It was just another quiet Friday night when 19-year-old twins Naazir and Qaadir Lewis stopped at a Shell gas station near their suburban Atlanta home.
Security footage showed them refueling their black Nissan Altima, buying snacks, and chatting casually, a typical moment of teenage normalcy.
By the next morning, both young men were dead.
As previously reported, their bodies were discovered March 8 at the top of Bell Mountain, a remote lookout nearly 90 miles north near Georgia’s border with North Carolina.
They were found lying side by side, each with a colorful anime-style sword nearby.
A .45 caliber handgun rested between Naazir’s legs.
Authorities with the Georgia Bureau of Investigation (GBI) ruled the case a double suicide, citing forensic evidence that both brothers fired the weapon. But months later, their family insists the evidence doesn’t support that conclusion.
A mystery that doesn’t sit right
“The way the bodies were positioned, the way the gun was placed, it all looked staged,” said Daryl Manns, attorney for the twins’ father, Tyrese Lewis. “It just doesn’t look like what you’d expect in a suicide.”
According to the GBI’s 300-page case file, obtained this week by CNN, each brother died from a close-range gunshot wound to the right side of the head.
Investigators found no evidence of third-party involvement, and digital records showed the twins researching firearms and suicide in the days before their deaths.
Naazir and Qaadir Lewis. Credit: GoFundMe
Still, relatives say nothing in the boys’ lives pointed to such an outcome.
“They were inseparable, nerdy, full of energy,” their aunt Antoinette Lewis told investigators. “They loved anime, video games, and spent hours debating about things like Harry Potter.”
Signs of struggle – and denial
The GBI file paints a more complicated picture. In the weeks before the tragedy, Naazir reportedly confided to a girlfriend in Boston that he was struggling with money and tension at home.
He also showed her a handgun, claiming he needed it for protection.
Records show the weapon had been reported stolen months earlier from another Atlanta suburb. Investigators have not determined how the twins obtained it, according to the CNN report.
In late February, Naazir ordered ammunition online and began searching for information about loading and firing a 1911-style pistol.
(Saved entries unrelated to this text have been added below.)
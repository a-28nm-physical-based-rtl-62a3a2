// tb_gmac: self-checking test of the global memory access controller with 2
// requesting model PEs (so the token returns to a PE while its answer is
// still on the way) and a two-cycle model memory. Checks: only the
// token-selected PE is issued, a PE is never issued twice for one request,
// each PE receives exactly the record for its own task ID, the conflict flag
// is seen, and no request starves.
module tb_gmac;
  import prt_pkg::*;
  localparam int N = 2, TIDW = 8, SW = 1;
  logic clk = 0, rst_n = 0;
  always #5 clk = ~clk;

  logic [SW-1:0] sel, rq_pe, rs_pe;
  logic [N-1:0] sel_oh, pa_req, pa_valid;
  logic [TIDW-1:0] pa_req_id [N];
  pa_t pa_data, rs_data;
  logic rq_valid, rs_valid, conflict;
  logic [TIDW-1:0] rq_id;
  logic v1, v2; logic [SW-1:0] p1, p2; logic [TIDW-1:0] i1, i2;
  int checks = 0, failures = 0, nconf = 0, served = 0;

  rttc #(.N(N)) u_tok (.clk, .rst_n, .en(1'b1), .sel, .sel_oh);
  gmac #(.N(N), .TIDW(TIDW)) dut (.*);

  function automatic pa_t rec(input logic [TIDW-1:0] id);
    pa_t p; p = '0; p.albedo = id; p.depth = 16'(id) * 16'd3; return p;
  endfunction

  // two-stage memory model
  always @(posedge clk or negedge rst_n) begin
    if (!rst_n) begin v1 <= 0; v2 <= 0; p1 <= 0; p2 <= 0; i1 <= 0; i2 <= 0; end
    else begin v1 <= rq_valid; p1 <= rq_pe; i1 <= rq_id; v2 <= v1; p2 <= p1; i2 <= i1; end
  end
  assign rs_valid = v2; assign rs_pe = p2; assign rs_data = rec(i2);

  // model PEs: request, wait for the answer, pause, request again
  int wait_cyc [N];
  logic [N-1:0] outstanding;
  always @(posedge clk or negedge rst_n) begin
    if (!rst_n) begin
      pa_req <= '1; outstanding <= '0;
      for (int i = 0; i < N; i++) begin pa_req_id[i] <= TIDW'(i * 10); wait_cyc[i] <= 0; end
    end else begin
      if (rq_valid && rq_pe != sel) failures++;
      if (rq_valid) begin
        checks++;
        if (outstanding[rq_pe]) begin failures++; $display("PE %0d issued twice", rq_pe); end
        outstanding[rq_pe] <= 1'b1;
      end
      if (rs_valid) outstanding[rs_pe] <= 1'b0;
      if (conflict) nconf++;
      for (int i = 0; i < N; i++) begin
        if (pa_req[i]) wait_cyc[i] <= wait_cyc[i] + 1;
        if (wait_cyc[i] > 3 * N + 4) begin failures++; wait_cyc[i] <= 0; $display("PE %0d starves", i); end
        if (pa_valid[i]) begin
          checks++; served++;
          if (!pa_req[i] || pa_data !== rec(pa_req_id[i])) failures++;
          pa_req[i] <= 0; wait_cyc[i] <= 0;
        end else if (!pa_req[i] && $urandom_range(0, 3) == 0) begin
          pa_req[i] <= 1; pa_req_id[i] <= TIDW'($urandom);
        end
      end
    end
  end

  initial begin
    #1000000; failures++;
    $display("TB_RESULT checks=%0d failures=%0d", checks, failures); $finish;
  end

  initial begin
    repeat (2) @(negedge clk); rst_n = 1;
    repeat (2000) @(negedge clk);
    checks++; if (nconf == 0) failures++;
    checks++; if (served < 100) failures++;
    $display("served=%0d conflicts=%0d", served, nconf);
    $display("TB_RESULT checks=%0d failures=%0d", checks, failures);
    $finish;
  end
endmodule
On March 7, the night before their bodies were found, one of the twins searched “how to load a gun” on YouTube.
The final hours
Cell phone and surveillance data trace their movements: the Shell station stop at 9:30 pm a drive north into the Georgia mountains, and their arrival at Bell Mountain just after midnight, PEOPLE reports.
The gate to the overlook should have been locked after sunset, but a local sheriff’s deputy had reportedly left it open.
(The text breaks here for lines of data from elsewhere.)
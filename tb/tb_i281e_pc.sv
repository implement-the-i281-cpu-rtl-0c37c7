// tb_i281e_pc: the PC steps by one per enabled clock, holds without enable,
// and on C2 goes to PC + 1 + offset (the design's example: JUMP with operand
// 0x0B at PC 0x00 leads to 0x0C).
`timescale 1ns/1ps
module tb_i281e_pc;
  logic clk = 0, rst_n = 0, en = 0, branch = 0;
  logic [7:0] offset = 0, pc, next_pc, exp_pc;
  int checks = 0, failures = 0;

  i281e_pc dut (.clk, .rst_n, .en, .branch, .offset, .pc, .next_pc);
  always #5 clk = ~clk;

  initial begin
    repeat (5000) @(posedge clk);
    failures++;
    $display("TB_RESULT checks=%0d failures=%0d", checks, failures);
    $finish;
  end

  initial begin
    repeat (2) @(posedge clk);
    @(negedge clk) rst_n = 1;
    checks++; if (pc !== 8'h00) failures++;
    // example from the design: JUMP 0x0B at PC 0 -> 0x0C
    en = 1; branch = 1; offset = 8'h0B;
    #1 checks++; if (next_pc !== 8'h0C) failures++;
    @(posedge clk); #1;
    checks++; if (pc !== 8'h0C) failures++;
    exp_pc = 8'h0C;
    for (int k = 0; k < 2000; k++) begin
      @(negedge clk);
      en = 1'($urandom); branch = 1'($urandom); offset = 8'($urandom);
      @(posedge clk); #1;
      if (en) exp_pc = branch ? 8'(exp_pc + 1 + offset) : 8'(exp_pc + 1);
      checks++;
      if (pc !== exp_pc) begin failures++; $display("FAIL pc %h exp %h", pc, exp_pc); end
    end
    $display("TB_RESULT checks=%0d failures=%0d", checks, failures);
    $finish;
  end
endmodule
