// i281e_cpu: top level of the i281e, a single-cycle 8-bit teaching CPU.
//
// Each enabled clock fetches one 16-bit instruction from code memory at the
// PC, decodes its opcode byte in the control table and completes it before the
// next edge. The data path, as in the design:
//   register port 0 -> ALU input A; C11 mux (port 1 or immediate) -> ALU input B
//   C15 mux (ALU result or immediate) -> data-memory address, code-memory select
//     (write address / bank value) and the PC's branch offset
//   C16 mux (port 1 or switches low byte) -> data-memory input and the low byte
//     of the code-writeback word
//   C18 mux (C15 mux or data-memory output) -> register write data
// The clock module turns the 1.8432 MHz oscillator into a CPU clock enable
// (run at a chosen rate or single step). All state changes on the rising edge
// of clk when that enable is high; rst_n is an asynchronous active-low reset
// that starts execution at address 0 of the boot ROM. The dbg port carries
// the values the board shows on its LEDs. Compact flash, serial, expansion bus
// and display hardware are outside this module.
module i281e_cpu
  import i281e_pkg::*;
#(
  parameter int unsigned CODE_BANKS = 256,
  parameter int unsigned DATA_BANKS = 256,
  parameter string       BIOS_FILE  = "rtl/i281e_bios.hex"
) (
  input  logic        clk,
  input  logic        rst_n,
  input  logic [15:0] switches,
  input  logic        run,
  input  logic        step,
  input  logic [3:0]  div_sel,
  output debug_t      dbg
);
  logic        en;
  logic [7:0]  pc, next_pc;
  logic [15:0] isr, cw_out;
  logic [7:0]  imm;
  ctrl_t       ctrl;
  flags_t      flags_q, alu_flags;
  logic [7:0]  port0, port1, alu_b, alu_result;
  logic [7:0]  c15_out, c16_out, c18_out, dmem_out;
  logic [7:0]  bank, cache;
  logic [7:0]  regs [4];

  assign imm = isr[7:0];

  i281e_clock u_clock (
    .clk, .rst_n, .run, .step, .div_sel, .cpu_en(en)
  );

  i281e_pc u_pc (
    .clk, .rst_n, .en, .branch(ctrl.c2_branch), .offset(c15_out), .pc, .next_pc
  );

  i281e_code_memory #(.BANKS(CODE_BANKS), .BANK_WORDS(128), .BIOS_FILE(BIOS_FILE)) u_cmem (
    .clk, .rst_n, .en, .pc, .isr, .select(c15_out), .bank_we(ctrl.c0_bank_we),
    .we(ctrl.c1_code_we), .wdata(cw_out), .bank
  );

  i281e_code_writeback u_cwb (
    .clk, .rst_n, .en, .prgm(ctrl.c3_prgm), .code_we(ctrl.c1_code_we),
    .switches, .data(c16_out), .out(cw_out), .cache
  );

  i281e_control u_ctrl (.opcode(isr[15:8]), .flags(flags_q), .ctrl);

  i281e_regfile #(.NREGS(4)) u_regs (
    .clk, .rst_n, .en, .rp0(ctrl.c45_rp0), .rp1(ctrl.c67_rp1), .wp(ctrl.c89_wp),
    .we(ctrl.c10_reg_we), .wdata(c18_out), .port0, .port1, .regs
  );

  i281e_mux2 #(.WIDTH(8)) u_c11_mux (.sel(ctrl.c11_alu_b_imm), .in0(port1), .in1(imm), .out(alu_b));

  i281e_alu u_alu (.a(port0), .b(alu_b), .sel(ctrl.c1213_alu_op), .result(alu_result), .flags(alu_flags));

  i281e_flags u_flags (.clk, .rst_n, .en, .we(ctrl.c14_flags_we), .d(alu_flags), .q(flags_q));

  i281e_mux2 #(.WIDTH(8)) u_c15_mux (.sel(ctrl.c15_imm), .in0(alu_result), .in1(imm), .out(c15_out));

  i281e_mux2 #(.WIDTH(8)) u_c16_mux (.sel(ctrl.c16_switches), .in0(port1), .in1(switches[7:0]), .out(c16_out));

  i281e_data_memory #(.BANKS(DATA_BANKS), .BANK_BYTES(128)) u_dmem (
    .clk, .en, .addr(c15_out), .bank, .we(ctrl.c17_dmem_we), .wdata(c16_out), .rdata(dmem_out)
  );

  i281e_mux2 #(.WIDTH(8)) u_c18_mux (.sel(ctrl.c18_dmem_rd), .in0(c15_out), .in1(dmem_out), .out(c18_out));

  always_comb begin
    dbg.pc          = pc;
    dbg.next_pc     = next_pc;
    dbg.instruction = isr;
    dbg.ctrl        = ctrl;
    dbg.reg_a       = regs[0];
    dbg.reg_b       = regs[1];
    dbg.reg_c       = regs[2];
    dbg.reg_d       = regs[3];
    dbg.port0       = port0;
    dbg.port1       = port1;
    dbg.alu_b       = alu_b;
    dbg.alu_result  = alu_result;
    dbg.flags       = flags_q;
    dbg.c15_out     = c15_out;
    dbg.c16_out     = c16_out;
    dbg.dmem_out    = dmem_out;
    dbg.c18_out     = c18_out;
    dbg.bank        = bank;
    dbg.cache       = cache;
  end
endmodule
When a hiker found the bodies the next morning, a red backpack lay nearby containing ammunition, one of the twins’ phones, and a notebook with a handwritten line: “Journey to the Afterlife.”
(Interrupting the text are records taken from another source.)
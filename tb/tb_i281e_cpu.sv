// tb_i281e_cpu: end-to-end test of the i281e CPU at its default sizes.
//
// The CPU boots the self-check program in the boot ROM. An instruction-level
// model of the i281e instruction set, written separately from the RTL, runs
// the same program from the same ROM image and the same switch settings. Before
// every instruction the testbench compares PC, registers, flags, bank and CACHE
// with the model, and at the end compares data memory against the model and
// against hand-worked results. The clock is first single-stepped, then run at
// one instruction per four oscillator cycles, then at one per cycle; the test
// checks that each mode gives exactly that rate. It counts how often each
// mechanism happens (every opcode group, branches taken and not taken, bank
// switching, running from code RAM, code writes from switches and from CACHE,
// data reads and writes, flag writes, stepping) and fails any that never does.
`timescale 1ns/1ps
module tb_i281e_cpu;
  import i281e_pkg::*;

  localparam logic [15:0] SW = 16'h5802;   // doubles as ADDI C,2 and input byte 0x02
  localparam int DONE_PC = 91;

  logic clk = 1'b0, rst_n = 1'b0, run = 1'b0, step = 1'b0;
  logic [3:0] div_sel = 4'd0;
  logic [15:0] switches = SW;
  debug_t dbg;

  i281e_cpu dut (.clk, .rst_n, .switches, .run, .step, .div_sel, .dbg);

  always #5 clk = ~clk;

  int checks = 0, failures = 0;
  task automatic check(input bit ok, input string what);
    checks++;
    if (!ok) begin
      failures++;
      if (failures < 20) $display("FAIL %s", what);
    end
  endtask

  // ---------------- instruction-level reference model ----------------
  logic [15:0] m_rom [128];
  logic [15:0] m_cram [int];
  logic [7:0]  m_dram [int];
  logic [7:0]  m_pc, m_bank, m_cache;
  logic [7:0]  m_r [4];
  logic        m_c, m_o, m_n, m_z;

  // mechanism counters
  int n_group [16];
  int n_taken, n_not_taken, n_bank, n_ram_exec, n_cw_sw, n_cw_cache, n_dw, n_dr, n_fw;
  int n_steps, n_instr;

  function automatic logic [15:0] m_fetch(logic [7:0] a);
    if (!a[7]) return m_rom[a[6:0]];
    return m_cram.exists(int'({m_bank, a[6:0]})) ? m_cram[int'({m_bank, a[6:0]})] : 16'h0000;
  endfunction

  function automatic void m_cwrite(logic [7:0] a, logic [15:0] d);
    if (a[7]) m_cram[int'({m_bank, a[6:0]})] = d;
  endfunction

  function automatic void m_dwrite(logic [7:0] a, logic [7:0] d);
    m_dram[int'({m_bank, a[6:0]})] = d;
    n_dw++;
  endfunction

  function automatic logic [7:0] m_dread(logic [7:0] a);
    n_dr++;
    return m_dram.exists(int'({m_bank, a[6:0]})) ? m_dram[int'({m_bank, a[6:0]})] : 8'h00;
  endfunction

  // arithmetic with flags: kind 0 add, 1 sub, 2 nor, 3 shift right
  function automatic logic [7:0] m_alu(int kind, logic [7:0] a, logic [7:0] b);
    logic [8:0] w;
    logic [7:0] r;
    case (kind)
      0: begin w = a + b; r = w[7:0]; m_c = w[8]; m_o = (a[7] == b[7]) && (r[7] != a[7]); end
      1: begin r = a - b; m_c = (a >= b); m_o = (a[7] != b[7]) && (r[7] != a[7]); end
      2: begin r = ~(a | b); m_c = 0; m_o = 0; end
      default: begin r = a >> 1; m_c = a[0]; m_o = 0; end
    endcase
    m_n = r[7];
    m_z = (r == 0);
    n_fw++;
    return r;
  endfunction

  function automatic void m_step();
    logic [15:0] ins;
    logic [7:0] op, imm, nxt, t;
    logic [1:0] x, y;
    bit take;
    ins = m_fetch(m_pc);
    op = ins[15:8]; imm = ins[7:0]; x = op[3:2]; y = op[1:0];
    nxt = m_pc + 8'd1;
    n_group[op[7:4]]++;
    if (m_pc[7]) n_ram_exec++;
    case (op[7:4])
      4'h0: if (y == 0) begin m_bank = m_r[x] + imm; n_bank++; end
      4'h1: case (op[3:0])
        4'h0: begin m_cwrite(imm, switches); n_cw_sw++; end
        4'h2: m_dwrite(imm, switches[7:0]);
        4'h1, 4'h5, 4'h9, 4'hD: begin m_cwrite(m_r[x] + imm, switches); n_cw_sw++; end
        4'h3, 4'h7, 4'hB, 4'hF: m_dwrite(m_r[x] + imm, switches[7:0]);
        4'h4: m_cache = m_r[0];
        4'h6, 4'hA, 4'hE: begin m_cwrite(m_r[x] + imm, {m_cache, m_r[0]}); n_cw_cache++; end
        default: ;
      endcase
      4'h2: m_r[x] = m_r[y] + imm;
      4'h3: if (y == 0) m_r[x] = imm;
      4'h4: m_r[x] = m_alu(0, m_r[x], m_r[y]);
      4'h5: if (y == 0) m_r[x] = m_alu(0, m_r[x], imm);
      4'h6: m_r[x] = m_alu(1, m_r[x], m_r[y]);
      4'h7: if (y == 0) m_r[x] = m_alu(1, m_r[x], imm);
      4'h8: if (y == 0) m_r[x] = m_dread(imm);
      4'h9: m_r[x] = m_dread(m_r[y] + imm);
      4'hA: if (y == 0) m_dwrite(imm, m_r[x]);
      4'hB: m_dwrite(m_r[y] + imm, m_r[x]);
      4'hC: if (y == 0) m_r[x] = m_alu(2, m_r[x], imm);
            else if (y == 1) m_r[x] = m_alu(3, m_r[x], 8'h00);
      4'hD: t = m_alu(1, m_r[x], m_r[y]);
      4'hE: m_r[x] = m_alu(2, m_r[x], m_r[y]);
      4'hF: begin
        case (op[3:0])
          0: take = m_c;        1: take = !m_c;
          2: take = m_o;        3: take = !m_o;
          4: take = m_n;        5: take = !m_n;
          6: take = m_z;        7: take = !m_z;
          8: take = m_c & !m_z; 9: take = !m_c | m_z;
          10: take = !m_z & (m_n ~^ m_o);  11: take = m_n ~^ m_o;
          12: take = m_n ^ m_o;            13: take = m_z | (m_n ^ m_o);
          default: take = 1;
        endcase
        if (take) begin
          nxt = nxt + ((op[3:0] == 4'hE) ? m_r[2] + imm : imm);
          n_taken++;
        end else n_not_taken++;
      end
      default: ;
    endcase
    m_pc = nxt;
    n_instr++;
  endfunction

  // ---------------- lock-step comparison ----------------
  int last_en_cycle = -1, cycle = 0, gap_err = 0;
  int expect_gap = 0;
  bit stepping = 1'b1;
  always @(negedge clk) begin
    cycle++;
    if (rst_n && dut.en) begin
      check(dbg.pc == m_pc, $sformatf("pc %h model %h", dbg.pc, m_pc));
      check(dbg.reg_a == m_r[0] && dbg.reg_b == m_r[1] && dbg.reg_c == m_r[2] && dbg.reg_d == m_r[3],
            $sformatf("regs at pc %h: %h %h %h %h model %h %h %h %h", m_pc, dbg.reg_a, dbg.reg_b,
                      dbg.reg_c, dbg.reg_d, m_r[0], m_r[1], m_r[2], m_r[3]));
      check(dbg.flags == {m_c, m_o, m_n, m_z}, $sformatf("flags at pc %h", m_pc));
      check(dbg.bank == m_bank && dbg.cache == m_cache, $sformatf("bank/cache at pc %h", m_pc));
      if (expect_gap != 0 && last_en_cycle >= 0)
        check(cycle - last_en_cycle == expect_gap,
              $sformatf("instruction period %0d, expected %0d", cycle - last_en_cycle, expect_gap));
      last_en_cycle = cycle;
      if (stepping) n_steps++;
      m_step();
    end
  end

  // watchdog
  initial begin
    repeat (20000) @(posedge clk);
    failures++;
    $display("FAIL watchdog");
    $display("TB_RESULT checks=%0d failures=%0d", checks, failures);
    $finish;
  end

  logic [7:0] dval;
  initial begin
    $readmemh("rtl/i281e_bios.hex", m_rom);
    foreach (m_rom[i]) if ($isunknown(m_rom[i])) m_rom[i] = 16'h0000;
    m_pc = 0; m_bank = 0; m_cache = 0; m_r = '{default: 0};
    {m_c, m_o, m_n, m_z} = 4'b0000;
    repeat (3) @(posedge clk);
    rst_n = 1'b1;
    // single-step five instructions
    repeat (5) begin
      repeat (6) @(posedge clk);
      step = 1'b1;
      repeat (6) @(posedge clk);
      step = 1'b0;
    end
    check(n_instr == 5, $sformatf("single step executed %0d instructions, expected 5", n_instr));
    // run at oscillator / 4
    @(negedge clk);
    stepping = 1'b0;
    div_sel = 4'd2; run = 1'b1;
    wait (n_instr == 8);
    expect_gap = 4;
    wait (n_instr == 30);
    // run at full oscillator rate: one instruction per clock
    @(negedge clk);
    expect_gap = 0; div_sel = 4'd0;
    wait (n_instr == 33);
    expect_gap = 1;
    wait (m_pc == 8'(DONE_PC));
    repeat (10) @(posedge clk);
    @(negedge clk);
    run = 1'b0;
    repeat (5) @(posedge clk);

    // data memory against the model
    foreach (m_dram[a]) begin
      dval = dut.u_dmem.ram[15'(a)];
      check(dval == m_dram[a], $sformatf("data[%h] = %h, model %h", a, dval, m_dram[a]));
    end
    // hand-worked results of the self-check program (bank 0 unless noted)
    check(dut.u_dmem.ram[15'h007F] == 8'hA5, "signature");
    check(dut.u_dmem.ram[15'h0000] == 8'hFE, "5+3-10");
    check(dut.u_dmem.ram[15'h0001] == 8'h7C, "NOR");
    check(dut.u_dmem.ram[15'h0002] == 8'h80, "SHIFTR/NORI");
    check(dut.u_dmem.ram[15'h0003] == 8'h37, "loop sum 1..10");
    check(dut.u_dmem.ram[15'h0004] == 8'hCB, "INPUTDF/SUB");
    check(dut.u_dmem.ram[15'h0005] == 8'hFE, "STOREF");
    check(dut.u_dmem.ram[15'h0087] == 8'h81, "code RAM ADDI B (bank 1)");
    check(dut.u_dmem.ram[15'h0088] == 8'h04, "code RAM from switches (bank 1)");
    check(dut.u_dmem.ram[15'h0009] == 8'h37, "bank 0 data");
    check(dut.u_dmem.ram[15'h0086] == 8'h33, "bank 1 data");
    check(dut.u_dmem.ram[15'h000A] == 8'h37, "JUMPR skip");
    check(dut.u_dmem.ram[15'h0010] == 8'h02 && dut.u_dmem.ram[15'h0011] == 8'h02, "INPUTD");
    check(dut.u_cmem.ram[15'h0080] == 16'h5401, "WRITE via CACHE");

    // every mechanism must have happened
    for (int g = 0; g < 16; g++) check(n_group[g] > 0, $sformatf("opcode group %h never executed", g));
    check(n_taken > 0,     "no branch taken");
    check(n_not_taken > 0, "no branch not taken");
    check(n_bank >= 2,     "bank switch");
    check(n_ram_exec > 0,  "execution from code RAM");
    check(n_cw_sw >= 2,    "code write from switches");
    check(n_cw_cache >= 2, "code write from CACHE");
    check(n_dw > 0 && n_dr > 0, "data memory access");
    check(n_fw > 0,        "flag write");
    check(n_steps == 5,    "single steps");
    $display("mechanisms: instr=%0d taken=%0d not_taken=%0d bank=%0d ram_exec=%0d cw_sw=%0d cw_cache=%0d dw=%0d dr=%0d fw=%0d steps=%0d",
             n_instr, n_taken, n_not_taken, n_bank, n_ram_exec, n_cw_sw, n_cw_cache, n_dw, n_dr, n_fw, n_steps);
    $display("TB_RESULT checks=%0d failures=%0d", checks, failures);
    $finish;
  end
endmodule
Inside the Nissan, investigators found rope, an unopened bottle of Fireball whisky, and a plane ticket to Boston, a trip Naazir had planned to take that weekend.
Credit: GoFundMe
Unanswered questions
Despite the GBI’s conclusion, the twins’ family remains unconvinced.
They’ve launched GoFundMe to hire a private investigator, hoping to uncover new clues.
“None of it makes sense,” said their stepmother, Kaarini Gitata.
“They weren’t hikers. They wouldn’t drive that far in that car. And they were making plans for the future.”
The GBI has officially closed the case. But for the Lewis family, the search for answers, and for peace, continues.